• _About this task_
The lines from the start of the records through the one containing "term_r(phase sample k" are to be transcribed exactly, and nothing else.

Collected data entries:
// Cascade of N_RBP range bin processors (512 in the document's chip).
//
// RBP k has the hard-wired address k: RBP 0 receives the phase samples, the
// programming words and the incoming partial sum first, and RBP N_RBP-1
// delivers the final I/Q sum. Phase samples advance one RBP every two clocks
// and partial sums one RBP every clock, so output k of the cascade is
//   sum over r of  term_r(phase sample k - r),
// the range-delayed sum of the document's equation (2.1). A sample entering
// RBP 0 reaches the cascade output N_RBP + 4 clocks later as part of output
// k; the last sample of a burst leaves with the output N_RBP - 1 samples
// after it. Programming words advance one RBP per clock.
module rbp_array
#(
  parameter int unsigned N_RBP  = 512,
  parameter int unsigned ADDR_W = dis_pkg::ADDR_W
) (
  input  logic    clk,
  input  logic    rst_n,
  input  logic    oper,
  input  dis_pkg::sample_t sample_in,
  input  logic    clk_prog_in,
  input  dis_pkg::prog_t   prog_in,
  input  dis_pkg::sum_t    sum_in,
  output dis_pkg::sample_t sample_out,
  output logic    clk_prog_out,
  output dis_pkg::prog_t   prog_out,
  output dis_pkg::sum_t    sum_out
);
  dis_pkg::sample_t smp  [N_RBP+1];
  logic    cp   [N_RBP+1];
  dis_pkg::prog_t   prg  [N_RBP+1];
  dis_pkg::sum_t    sums [N_RBP+1];

  assign smp[0]  = sample_in;
  assign cp[0]   = clk_prog_in;
  assign prg[0]  = prog_in;
  assign sums[0] = sum_in;

  for (genvar k = 0; k < N_RBP; k++) begin : g_rbp
    rbp #(.ADDR_W(ADDR_W), .ADDR(ADDR_W'(k))) u_rbp (
      .clk, .rst_n, .oper,
      .sample_in (smp[k]),   .clk_prog_in (cp[k]),   .prog_in (prg[k]),   .sum_in (sums[k]),
      .sample_out(smp[k+1]), .clk_prog_out(cp[k+1]), .prog_out(prg[k+1]), .sum_out(sums[k+1])
    );
  end

  assign sample_out   = smp[N_RBP];
  assign clk_prog_out = cp[N_RBP];
  assign prog_out     = prg[N_RBP];
  assign sum_out      = sums[N_RBP];
endmodule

• _Exercise response_
// Cascade of N_RBP range bin processors (512 in the document's chip).
//
// RBP k has the hard-wired address k: RBP 0 receives the phase samples, the
// programming words and the incoming partial sum first, and RBP N_RBP-1
// delivers the final I/Q sum. Phase samples advance one RBP every two clocks
// and partial sums one RBP every clock, so output k of the cascade is
//   sum over r of  term_r(phase sample k - r),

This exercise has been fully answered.